> **The problem**
Pull out every line below containing the word "ratios".

> **Data provided**
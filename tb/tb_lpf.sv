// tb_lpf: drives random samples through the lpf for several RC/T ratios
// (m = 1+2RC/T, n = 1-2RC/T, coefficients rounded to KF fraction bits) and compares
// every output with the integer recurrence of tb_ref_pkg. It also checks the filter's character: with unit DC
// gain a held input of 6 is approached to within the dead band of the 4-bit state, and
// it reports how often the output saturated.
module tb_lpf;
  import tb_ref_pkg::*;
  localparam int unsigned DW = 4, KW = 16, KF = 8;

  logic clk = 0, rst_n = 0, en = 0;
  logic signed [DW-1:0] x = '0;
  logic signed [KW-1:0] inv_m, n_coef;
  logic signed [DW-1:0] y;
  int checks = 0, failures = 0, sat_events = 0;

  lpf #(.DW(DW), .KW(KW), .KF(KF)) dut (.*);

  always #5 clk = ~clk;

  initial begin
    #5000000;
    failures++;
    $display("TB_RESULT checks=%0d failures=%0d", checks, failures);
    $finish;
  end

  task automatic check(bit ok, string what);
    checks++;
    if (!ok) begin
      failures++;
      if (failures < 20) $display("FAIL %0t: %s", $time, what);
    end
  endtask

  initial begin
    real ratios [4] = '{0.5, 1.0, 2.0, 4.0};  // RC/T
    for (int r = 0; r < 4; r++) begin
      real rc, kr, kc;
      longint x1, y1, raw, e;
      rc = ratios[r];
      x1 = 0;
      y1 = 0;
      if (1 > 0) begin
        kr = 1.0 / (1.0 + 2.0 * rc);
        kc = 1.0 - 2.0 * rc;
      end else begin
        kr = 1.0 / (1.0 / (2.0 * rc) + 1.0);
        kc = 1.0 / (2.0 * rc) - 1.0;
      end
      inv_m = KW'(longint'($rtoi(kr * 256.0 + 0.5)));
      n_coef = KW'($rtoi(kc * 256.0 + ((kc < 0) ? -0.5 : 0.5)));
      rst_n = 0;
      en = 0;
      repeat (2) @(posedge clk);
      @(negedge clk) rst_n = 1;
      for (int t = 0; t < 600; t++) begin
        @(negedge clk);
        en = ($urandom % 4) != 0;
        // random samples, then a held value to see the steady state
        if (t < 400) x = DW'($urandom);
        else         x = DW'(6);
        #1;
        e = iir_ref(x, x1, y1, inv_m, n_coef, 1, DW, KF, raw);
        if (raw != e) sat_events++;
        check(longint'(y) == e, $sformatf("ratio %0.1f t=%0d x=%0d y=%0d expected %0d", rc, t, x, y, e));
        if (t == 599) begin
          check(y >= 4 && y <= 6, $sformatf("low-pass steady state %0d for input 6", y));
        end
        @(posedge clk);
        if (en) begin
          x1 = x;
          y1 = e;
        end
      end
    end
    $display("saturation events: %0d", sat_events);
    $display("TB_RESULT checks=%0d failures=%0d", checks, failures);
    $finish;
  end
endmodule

* * *

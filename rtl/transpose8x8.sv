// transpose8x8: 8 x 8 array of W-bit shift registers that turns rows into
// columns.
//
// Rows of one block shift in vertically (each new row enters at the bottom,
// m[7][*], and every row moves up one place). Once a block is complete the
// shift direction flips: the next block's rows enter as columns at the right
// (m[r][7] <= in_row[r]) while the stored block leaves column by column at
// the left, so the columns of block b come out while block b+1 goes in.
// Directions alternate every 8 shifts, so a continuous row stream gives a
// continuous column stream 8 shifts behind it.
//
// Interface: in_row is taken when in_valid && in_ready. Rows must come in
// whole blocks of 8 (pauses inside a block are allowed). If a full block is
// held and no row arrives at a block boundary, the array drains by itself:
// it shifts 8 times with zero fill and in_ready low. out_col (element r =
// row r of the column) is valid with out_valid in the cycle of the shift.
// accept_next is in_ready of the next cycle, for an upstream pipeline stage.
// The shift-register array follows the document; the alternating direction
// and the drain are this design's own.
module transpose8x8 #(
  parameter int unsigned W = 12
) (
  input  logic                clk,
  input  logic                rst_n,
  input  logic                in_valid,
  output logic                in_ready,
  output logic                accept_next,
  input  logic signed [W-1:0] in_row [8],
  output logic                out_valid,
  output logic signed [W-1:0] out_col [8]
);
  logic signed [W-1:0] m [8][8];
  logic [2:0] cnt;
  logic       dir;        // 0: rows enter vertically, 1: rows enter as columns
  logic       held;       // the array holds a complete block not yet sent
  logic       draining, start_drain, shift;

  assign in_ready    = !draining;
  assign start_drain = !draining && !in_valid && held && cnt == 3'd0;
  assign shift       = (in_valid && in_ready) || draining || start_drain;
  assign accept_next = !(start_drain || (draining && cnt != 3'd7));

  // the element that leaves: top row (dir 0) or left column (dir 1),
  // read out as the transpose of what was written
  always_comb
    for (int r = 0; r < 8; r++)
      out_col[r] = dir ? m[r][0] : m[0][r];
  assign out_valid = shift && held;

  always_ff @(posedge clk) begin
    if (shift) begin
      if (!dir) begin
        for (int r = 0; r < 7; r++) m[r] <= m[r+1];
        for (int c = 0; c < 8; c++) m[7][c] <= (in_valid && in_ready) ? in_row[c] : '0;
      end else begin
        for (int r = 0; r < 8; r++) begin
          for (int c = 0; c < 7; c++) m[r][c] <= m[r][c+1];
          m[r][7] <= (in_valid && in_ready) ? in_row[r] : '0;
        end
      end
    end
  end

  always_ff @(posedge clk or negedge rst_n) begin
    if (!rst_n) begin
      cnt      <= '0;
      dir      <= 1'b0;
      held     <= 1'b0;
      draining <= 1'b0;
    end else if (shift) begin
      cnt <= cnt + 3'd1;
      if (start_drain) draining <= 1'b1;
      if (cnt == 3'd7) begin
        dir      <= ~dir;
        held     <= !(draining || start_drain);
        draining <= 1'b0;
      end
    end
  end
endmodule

---

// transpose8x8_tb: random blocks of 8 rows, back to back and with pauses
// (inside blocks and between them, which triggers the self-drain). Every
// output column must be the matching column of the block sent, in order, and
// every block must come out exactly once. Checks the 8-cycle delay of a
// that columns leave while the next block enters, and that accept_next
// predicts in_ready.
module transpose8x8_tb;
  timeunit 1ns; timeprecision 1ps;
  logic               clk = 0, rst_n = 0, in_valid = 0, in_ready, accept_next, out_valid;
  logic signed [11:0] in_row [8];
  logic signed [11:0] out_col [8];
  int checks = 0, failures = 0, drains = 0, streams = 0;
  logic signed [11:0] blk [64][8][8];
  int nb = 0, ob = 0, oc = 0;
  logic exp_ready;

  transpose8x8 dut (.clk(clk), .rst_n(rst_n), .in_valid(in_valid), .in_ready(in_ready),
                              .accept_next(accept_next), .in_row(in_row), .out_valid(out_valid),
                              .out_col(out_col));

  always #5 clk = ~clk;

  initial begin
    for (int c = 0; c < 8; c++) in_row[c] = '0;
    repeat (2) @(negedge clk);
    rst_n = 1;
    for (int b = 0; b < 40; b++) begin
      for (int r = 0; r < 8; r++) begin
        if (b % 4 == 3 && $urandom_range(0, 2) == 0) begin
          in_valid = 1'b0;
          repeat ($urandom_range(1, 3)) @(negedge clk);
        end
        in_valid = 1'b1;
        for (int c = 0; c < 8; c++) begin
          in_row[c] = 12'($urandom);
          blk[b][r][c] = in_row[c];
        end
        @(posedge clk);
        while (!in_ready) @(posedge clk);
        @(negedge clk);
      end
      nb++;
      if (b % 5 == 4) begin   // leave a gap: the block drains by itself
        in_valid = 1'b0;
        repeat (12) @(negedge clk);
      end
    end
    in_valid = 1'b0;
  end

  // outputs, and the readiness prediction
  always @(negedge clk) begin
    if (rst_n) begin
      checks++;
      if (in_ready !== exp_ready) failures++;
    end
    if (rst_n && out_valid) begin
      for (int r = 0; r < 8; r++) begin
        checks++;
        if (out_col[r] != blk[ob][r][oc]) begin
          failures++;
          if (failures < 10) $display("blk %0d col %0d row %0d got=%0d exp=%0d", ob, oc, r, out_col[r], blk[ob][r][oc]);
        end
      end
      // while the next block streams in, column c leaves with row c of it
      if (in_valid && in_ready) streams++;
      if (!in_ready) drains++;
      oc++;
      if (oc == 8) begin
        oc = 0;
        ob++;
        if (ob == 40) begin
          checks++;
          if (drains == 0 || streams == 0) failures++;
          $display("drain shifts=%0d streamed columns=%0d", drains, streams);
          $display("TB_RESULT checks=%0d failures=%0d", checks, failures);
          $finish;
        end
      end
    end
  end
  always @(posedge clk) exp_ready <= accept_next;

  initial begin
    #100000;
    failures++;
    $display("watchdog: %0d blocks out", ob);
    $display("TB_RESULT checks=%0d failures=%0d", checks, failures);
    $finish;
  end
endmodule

> **Answer to the problem**
// tb_lpf: drives random samples through the lpf for several RC/T ratios
    real ratios [4] = '{0.5, 1.0, 2.0, 4.0};  // RC/T
      rc = ratios[r];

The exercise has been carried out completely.